TASK ITEM
Repeat the entries shown below with every word and mark intact.

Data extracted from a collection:

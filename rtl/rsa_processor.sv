// rsa_processor: complete RSA processor (key generation, encryption,
// decryption) with Vedic multipliers.
//
// Dataflow, as in the processor schematic (instances m1..m5):
//   m1 prime_gen          two 8-bit primes p, q from LFSRs and a primality test
//   m3 nikhilam_mult      modulus n = p*q (16 bits)
//   m2 extended_euclidean checks gcd(e, phi) = 1 and finds d = e^-1 mod phi,
//                         phi = (p-1)(q-1) = n - p - q + 1
//   m4 rsa_cypher         encryption  cypher  = indata^e mod n
//   m5 rsa_cypher         decryption  outdata = cypher^d mod n
//
// Key generation starts by itself when prime_gen reports both primes; the
// public exponent e comes from the e_in port and is captured then.
// keys_ready rises when the Euclid unit has finished; key_ok tells whether e
// was usable (1 < e < phi and gcd(e, phi) = 1). A ds pulse while keys_ready
// and ready1 are high encrypts indata; a ds2 pulse while keys_ready and ready2
// are high decrypts the current cypher. ready1/ready2 are high while the
// respective exponentiator is idle. Data are W = 16 bits, the primes W/2.
//
// Following the document: the blocks, their order, the 8-bit primes, the
// 16-bit data and the Nikhilam multiplier for n. This design's choices: e
// as an input port, phi formed by subtraction, the automatic start of the
// Euclid unit, and the gating of ds/ds2 by keys_ready.
module rsa_processor
  import vedic_pkg::*;
#(
  parameter int unsigned W    = 16,
  parameter mult_kind_e  MULT = MULT_NIKHILAM
) (
  input  logic           clk,
  input  logic           rst,
  input  logic           shift_en,
  input  logic           fill_sel,
  input  logic           datain_p,
  input  logic           datain_q,
  input  logic [W-1:0]   e_in,
  input  logic [W-1:0]   indata,
  input  logic           ds,
  input  logic           ds2,
  output logic [W-1:0]   cypher,
  output logic [W-1:0]   outdata,
  output logic           ready1,
  output logic           ready2,
  output logic           keys_ready,
  output logic           key_ok,
  output logic [W/2-1:0] p,
  output logic [W/2-1:0] q,
  output logic [W-1:0]   n,
  output logic [W-1:0]   d
);
  localparam int unsigned PW = W / 2;

  logic         primes_ready, primes_ready_q;
  logic [W-1:0] phi, e_reg, gcd;
  logic         eu_start, eu_busy, eu_done, coprime;
  logic         done1, done2;

  prime_gen #(.W(PW)) m1 (
    .clk(clk), .rst(rst), .shift_en(shift_en), .fill_sel(fill_sel),
    .datain_p(datain_p), .datain_q(datain_q),
    .p_out(p), .q_out(q), .ready(primes_ready)
  );

  nikhilam_mult #(.W(PW)) m3 (.x(p), .y(q), .res(n));

  assign phi = n - W'(p) - W'(q) + W'(1);

  // Key generation: start Euclid on the rising edge of primes_ready.
  assign eu_start = primes_ready & ~primes_ready_q;

  extended_euclidean #(.W(W)) m2 (
    .clk(clk), .rst(rst), .start(eu_start), .a(e_in), .b(phi),
    .busy(eu_busy), .done(eu_done), .gcd(gcd), .inv(d), .coprime(coprime)
  );

  always_ff @(posedge clk) begin
    if (rst) begin
      primes_ready_q <= 1'b0;
      keys_ready     <= 1'b0;
      key_ok         <= 1'b0;
      e_reg          <= '0;
    end else begin
      primes_ready_q <= primes_ready;
      if (eu_start) begin
        e_reg      <= e_in;
        keys_ready <= 1'b0;
      end
      if (!primes_ready) keys_ready <= 1'b0;
      if (eu_done) begin
        keys_ready <= 1'b1;
        key_ok     <= coprime && (e_reg > W'(1)) && (e_reg < phi);
      end
    end
  end

  rsa_cypher #(.W(W), .MULT(MULT)) m4 (
    .clk(clk), .rst(rst), .ds(ds & keys_ready), .indata(indata), .inexp(e_reg),
    .inmod(n), .cypher(cypher), .ready(ready1), .done(done1)
  );

  rsa_cypher #(.W(W), .MULT(MULT)) m5 (
    .clk(clk), .rst(rst), .ds(ds2 & keys_ready), .indata(cypher), .inexp(d),
    .inmod(n), .cypher(outdata), .ready(ready2), .done(done2)
  );

  // gcd is reported by the Euclid unit for inspection only; the key check
  // uses its coprime flag. done1/done2 duplicate the ready edges.
  logic unused;
  assign unused = ^{gcd, eu_busy, done1, done2};
endmodule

RESPONSE FOR THIS EXERCISE
filename rtl/rsa_processor.sv
// rsa_processor: complete RSA processor (key generation, encryption,
// decryption) with Vedic multipliers.
//
// Dataflow, as in the processor schematic (instances m1..m5):
//   m1 prime_gen          two 8-bit primes p, q from LFSRs and a primality test
//   m3 nikhilam_mult      modulus n = p*q (16 bits)
//   m2 extended_euclidean checks gcd(e, phi) = 1 and finds d = e^-1 mod phi,
//                         phi = (p-1)(q-1) = n - p - q + 1
//   m4 rsa_cypher         encryption  cypher  = indata^e mod n
//   m5 rsa_cypher         decryption  outdata = cypher^d mod n
//
// Key generation starts by itself when prime_gen reports both primes; the
// public exponent e comes from the e_in port and is captured then.
// keys_ready rises when the Euclid unit has finished; key_ok tells whether e
// was usable (1 < e < phi and gcd(e, phi) = 1). A ds pulse while keys_ready
// and ready1 are high encrypts indata; a ds2 pulse while keys_ready and ready2
// are high decrypts the current cypher. ready1/ready2 are high while the
// respective exponentiator is idle. Data are W = 16 bits, the primes W/2.
//
// Following the document: the blocks, their order, the 8-bit primes, the
// 16-bit data and the Nikhilam multiplier for n. This design's choices: e
// as an input port, phi formed by subtraction, the automatic start of the
// Euclid unit, and the gating of ds/ds2 by keys_ready.
module rsa_processor
  import vedic_pkg::*;
#(
  parameter int unsigned W    = 16,
  parameter mult_kind_e  MULT = MULT_NIKHILAM
) (
  input  logic           clk,
  input  logic           rst,
  input  logic           shift_en,
  input  logic           fill_sel,
  input  logic           datain_p,
  input  logic           datain_q,
  input  logic [W-1:0]   e_in,
  input  logic [W-1:0]   indata,
  input  logic           ds,
  input  logic           ds2,
  output logic [W-1:0]   cypher,
  output logic [W-1:0]   outdata,
  output logic           ready1,
  output logic           ready2,
  output logic           keys_ready,
  output logic           key_ok,
  output logic [W/2-1:0] p,
  output logic [W/2-1:0] q,
  output logic [W-1:0]   n,
  output logic [W-1:0]   d
);
  localparam int unsigned PW = W / 2;

  logic         primes_ready, primes_ready_q;
  logic [W-1:0] phi, e_reg, gcd;
  logic         eu_start, eu_busy, eu_done, coprime;
  logic         done1, done2;

  prime_gen #(.W(PW)) m1 (
    .clk(clk), .rst(rst), .shift_en(shift_en), .fill_sel(fill_sel),
    .datain_p(datain_p), .datain_q(datain_q),
    .p_out(p), .q_out(q), .ready(primes_ready)
  );

  nikhilam_mult #(.W(PW)) m3 (.x(p), .y(q), .res(n));

  assign phi = n - W'(p) - W'(q) + W'(1);

  // Key generation: start Euclid on the rising edge of primes_ready.
  assign eu_start = primes_ready & ~primes_ready_q;

  extended_euclidean #(.W(W)) m2 (
    .clk(clk), .rst(rst), .start(eu_start), .a(e_in), .b(phi),
    .busy(eu_busy), .done(eu_done), .gcd(gcd), .inv(d), .coprime(coprime)
  );

  always_ff @(posedge clk) begin
    if (rst) begin
      primes_ready_q <= 1'b0;
      keys_ready     <= 1'b0;
      key_ok         <= 1'b0;
      e_reg          <= '0;
    end else begin
      primes_ready_q <= primes_ready;
      if (eu_start) begin
        e_reg      <= e_in;
        keys_ready <= 1'b0;
      end
      if (!primes_ready) keys_ready <= 1'b0;
      if (eu_done) begin
        keys_ready <= 1'b1;
        key_ok     <= coprime && (e_reg > W'(1)) && (e_reg < phi);
      end
    end
  end

  rsa_cypher #(.W(W), .MULT(MULT)) m4 (
    .clk(clk), .rst(rst), .ds(ds & keys_ready), .indata(indata), .inexp(e_reg),
    .inmod(n), .cypher(cypher), .ready(ready1), .done(done1)
  );

  rsa_cypher #(.W(W), .MULT(MULT)) m5 (
    .clk(clk), .rst(rst), .ds(ds2 & keys_ready), .indata(cypher), .inexp(d),
    .inmod(n), .cypher(outdata), .ready(ready2), .done(done2)
  );

  // gcd is reported by the Euclid unit for inspection only; the key check
  // uses its coprime flag. done1/done2 duplicate the ready edges.
  logic unused;
  assign unused = ^{gcd, eu_busy, done1, done2};
endmodule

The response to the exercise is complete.